Alex Garcez – A gente fala que são os cinco C’s: criança, cachorro, cano, calote e carro. Um estudo aponta que Campo Grande tem mais de 600 mil veículos. Ou seja, para cada três pessoas existem dois veículos, e isso traz um grande problema relacionado aos condomínios. Normalmente, cada morador tem uma única vaga de garagem, e as pessoas acabam não respeitando isso. Existe uma vaga de visitante e, aí, ela utiliza aquela vaga de forma particular, privativa para estacionar o seu segundo veículo, e isso já começa a gerar conflito. Aqui na capital vemos que o pessoal gosta muito de caminhonete, e os condomínios aqui são feitos para vagas de carros de passeio. E esses veículos maiores ultrapassam o limite da vaga, dificultam as manobras e até o vizinho de entrar no veículo ao lado. Isso é causa até de acidentes dentro do condomínio. E há uma outra situação, que as pessoas querem que o condomínio seja responsável pela reparação do seu veículo. E o condomínio não é responsável quando existe um acidente entre dois moradores.
Quando acontece aquela “encostadinha” em outro carro, o condomínio não entra de fato nesta negociação?
Alex Garcez – Não, ele não é responsável. Existem alguns limites que os moradores acabam não tendo conhecimento. Ou numa eventualidade eles acabam desconsiderando esse fato. Por exemplo, quando se fala de roubo ou furto dentro do condomínio, a pessoa vem a perder um celular numa área comum do condomínio, não é responsabilidade do condomínio. Mas muitas pessoas querem terceirizar essa responsabilidade. Se existe uma colisão, é a mesma coisa que acontecer uma colisão na rua, os envolvidos precisam se acertar.
E se o furto/roubo acontecer dentro do imóvel, a responsabilidade é de quem?
Alex Garcez – Entra no campo que pode ser chamado de exceção. Geralmente, se houve uma falha comprovada, por exemplo se o porteiro dormiu e deixou o portão aberto e aí entrou uma pessoa, nesse caso o condomínio pode eventualmente ser responsabilizado. Mas na maioria dos casos não é. Por quê? Pequenos furtos pode ser alguém do âmbito condominial. Pode ser uma pessoa que adentrou o condomínio pulando o muro, então são situações que fogem da alçada do condomínio. A gente tem que entender que condomínio é todo mundo. Se os moradores tiverem que começar a se responsabilizar por qualquer objeto que some, mesmo que seja furto, imagina todo mês a gente ter que fazer uma assembleia e falar para todos que vai ser feito um rateio de 10 mil porque foi furtada uma moto, que todo mundo tem que contribuir. Então, o condomínio tem essa falsa sensação de segurança. Os moradores precisam, sim, ter um pouco de zelo pra evitar que esses objetos sejam furtados.
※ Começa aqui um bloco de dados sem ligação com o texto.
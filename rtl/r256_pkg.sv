// r256_pkg: types and constants shared by the radix-256 Booth multiplier and
// the convolution engine built on it.
//
// A radix-256 Booth digit D (range -128..128) is carried as two radix-16
// Booth digits, S (low, -8..8) and T (high, -8..8), with D = S + 16*T. Each
// radix-16 digit is sign and magnitude: magnitude 0..8 selects one of the
// precomputed odd multiples (1B, 3B, 5B, 7B) and a left shift, and the sign
// selects the negated copy. The FDMPP_* constants index the precomputer's
// output array.
package r256_pkg;

  // Default operand width: 32-bit samples.
  localparam int unsigned DATA_W = 32;
  // Default sequence length: 4 samples per sequence.
  localparam int unsigned SEQ_L  = 4;

  // One radix-16 Booth digit, sign and magnitude.
  typedef struct packed {
    logic       neg;   // 1: digit is negative
    logic [3:0] mag;   // 0..8
  } booth_digit_t;

  // Index of each fundamental digit-multiplied partial product.
  typedef enum logic [2:0] {
    FDMPP_P1 = 3'd0,  // +1B
    FDMPP_N1 = 3'd1,  // -1B
    FDMPP_P3 = 3'd2,  // +3B
    FDMPP_N3 = 3'd3,  // -3B
    FDMPP_P5 = 3'd4,  // +5B
    FDMPP_N5 = 3'd5,  // -5B
    FDMPP_P7 = 3'd6,  // +7B
    FDMPP_N7 = 3'd7   // -7B
  } fdmpp_idx_e;

  localparam int unsigned NUM_FDMPP = 8;

  // Number of radix-256 digit groups needed for an N-bit operand that has
  // been extended by one bit (so that unsigned operands stay positive).
  function automatic int unsigned num_groups(input int unsigned n);
    return (n + 1 + 7) / 8;
  endfunction

  // Decode a 5-bit window w[4:0] = {a_(j+3), a_(j+2), a_(j+1), a_j, a_(j-1)}
  // into a radix-16 Booth digit: -8*w4 + 4*w3 + 2*w2 + w1 + w0.
  function automatic booth_digit_t booth16(input logic [4:0] w);
    booth_digit_t d;
    int v;
    v = -8 * int'(w[4]) + 4 * int'(w[3]) + 2 * int'(w[2]) + int'(w[1]) + int'(w[0]);
    d.neg = (v < 0);
    d.mag = (v < 0) ? 4'(-v) : 4'(v);
    return d;
  endfunction

endpackage
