// r256_ctrl_gen: the control signal generator of the radix-256 Booth
// multiplier.
//
// The multiplier A (already extended to AW bits by one sign or zero bit) gets
// a zero appended on the right (a_-1 = 0) and is cut into overlapping 9-bit
// groups D_i = {a_(8i+7) .. a_(8i-1)}, one per radix-256 digit. Each group is
// split into two overlapping 5-bit windows: the S window {a_(8i+3)..a_(8i-1)}
// and the T window {a_(8i+7)..a_(8i+3)}. Each window is decoded as a radix-16
// Booth digit (-8..8), giving
//   D_i = S_i + 16*T_i,  A = sum_i D_i * 256^i.
// The S and T digits are the Sdigit/Tdigit select signals of the selector.
// Groups above the top of A read copies of A's top bit (sign extension).
//
// Interface: a is AW bits; sdigit[i] and tdigit[i] for i = 0..NG-1 are
// sign-magnitude booth_digit_t values. Purely combinational.
//
// The 9-bit overlapping groups and the S/T split follow the published
// scheme. The 5-bit sign/magnitude coding of each digit, and the fifth
// group that lets unsigned 32-bit operands share the signed datapath, are
// this implementation's choices.
module r256_ctrl_gen
  import r256_pkg::*;
#(
  parameter int unsigned AW = DATA_W + 1,
  parameter int unsigned NG = (AW + 7) / 8
) (
  input  logic [AW-1:0]  a,
  output booth_digit_t   sdigit [NG],
  output booth_digit_t   tdigit [NG]
);

  // a with a_-1 = 0 appended and sign-extended to 8*NG+1 bits.
  logic [8*NG:0] ax;

  always_comb begin
    ax = {{(8*NG+1-AW-1){a[AW-1]}}, a, 1'b0};
    for (int i = 0; i < NG; i++) begin
      sdigit[i] = booth16(ax[8*i   +: 5]);
      tdigit[i] = booth16(ax[8*i+4 +: 5]);
    end
  end

endmodule
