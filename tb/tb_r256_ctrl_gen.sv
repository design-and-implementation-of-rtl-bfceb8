// tb_r256_ctrl_gen: checks the Sdigit/Tdigit control signals. Each digit
// must lie in -8..8, must equal the radix-16 Booth value of its 5-bit
// window worked out here from the bits of A, and the digits must rebuild A:
// sum_i (S_i + 16*T_i) * 256^i = A.
module tb_r256_ctrl_gen;
  import r256_pkg::*;
  localparam int unsigned AW = 33;
  localparam int unsigned NG = 5;

  logic [AW-1:0] a;
  booth_digit_t  sdigit [NG];
  booth_digit_t  tdigit [NG];
  int checks = 0, failures = 0;

  r256_ctrl_gen #(.AW(AW), .NG(NG)) dut (.a(a), .sdigit(sdigit), .tdigit(tdigit));

  function automatic longint dval(input booth_digit_t d);
    return d.neg ? -longint'(d.mag) : longint'(d.mag);
  endfunction

  // Bit j of A with a_-1 = 0 and sign extension above the top.
  function automatic longint abit(input logic [AW-1:0] v, input int j);
    if (j < 0) return 0;
    if (j >= int'(AW)) return longint'(v[AW-1]);
    return longint'(v[j]);
  endfunction

  task automatic check_a(input logic [AW-1:0] v);
    longint sum, w, es, et;
    a = v;
    #1;
    sum = 0;
    w = 1;
    for (int i = 0; i < int'(NG); i++) begin
      es = -8 * abit(v, 8*i+3) + 4 * abit(v, 8*i+2) + 2 * abit(v, 8*i+1) + abit(v, 8*i) + abit(v, 8*i-1);
      et = -8 * abit(v, 8*i+7) + 4 * abit(v, 8*i+6) + 2 * abit(v, 8*i+5) + abit(v, 8*i+4) + abit(v, 8*i+3);
      checks++;
      if (dval(sdigit[i]) != es || dval(tdigit[i]) != et || sdigit[i].mag > 8 || tdigit[i].mag > 8) begin
        failures++;
        if (failures < 10) $display("FAIL a=%h group %0d S=%0d/%0d T=%0d/%0d", v, i, dval(sdigit[i]), es, dval(tdigit[i]), et);
      end
      sum += (dval(sdigit[i]) + 16 * dval(tdigit[i])) * w;
      w = w * 256;
    end
    checks++;
    if (sum != longint'(signed'(v))) begin
      failures++;
      if (failures < 10) $display("FAIL a=%h digits rebuild %0d", v, sum);
    end
  endtask

  initial begin
    #100000;
    failures++;
    $display("watchdog expired");
    $display("TB_RESULT checks=%0d failures=%0d", checks, failures);
    $finish;
  end

  initial begin
    check_a('0);
    check_a({33{1'b1}});
    check_a({1'b0, 32'h8080_8080});
    check_a({1'b1, 32'h0});
    check_a({1'b0, 32'h7777_7777});
    for (int k = 0; k < 3000; k++) check_a({$urandom, $urandom} >> 31);
    $display("TB_RESULT checks=%0d failures=%0d", checks, failures);
    $finish;
  end
endmodule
E qual é a função do síndico?
Alex Garcez – Condomínio, por lei, é gerido pelo seu gestor, que é um síndico. O síndico, pelo Código Civil, ele pode ser morador ou não. E, com essa questão de não ser morador, começaram a surgir as empresas, pessoas que são denominadas síndicos profissionais. Essas pessoas normalmente tem um CNPJ, e se candidatam a esse cargo. É um cargo eletivo e ele tem ali a duração limite de dois anos. Acontece que, muitos condomínios pequenos não têm alguém que tenha tempo suficiente para gerir. E o síndico tem muitas responsabilidades. Por isso, é importante que, às vezes, o condomínio seja assistido por um profissional.
Qual a importância de ter dentro do direito uma área específica abordando o direito condominial?
Alex Garcez – Existem pesquisas que apontam que um terço da população brasileira vive em condomínios. Até as leis são pensadas mais nisso, agora, mais nessa coletividade. Muitos juízes que antigamente não moravam em condomínio, tem decisões hoje que são um pouco mais afetuosas, relacionadas a entender essa questão. Antigamente existiam várias decisões sobre proibir pets, e agora você já não pode proibir porque o animal de estimação é um ente familiar, ele é um membro da família.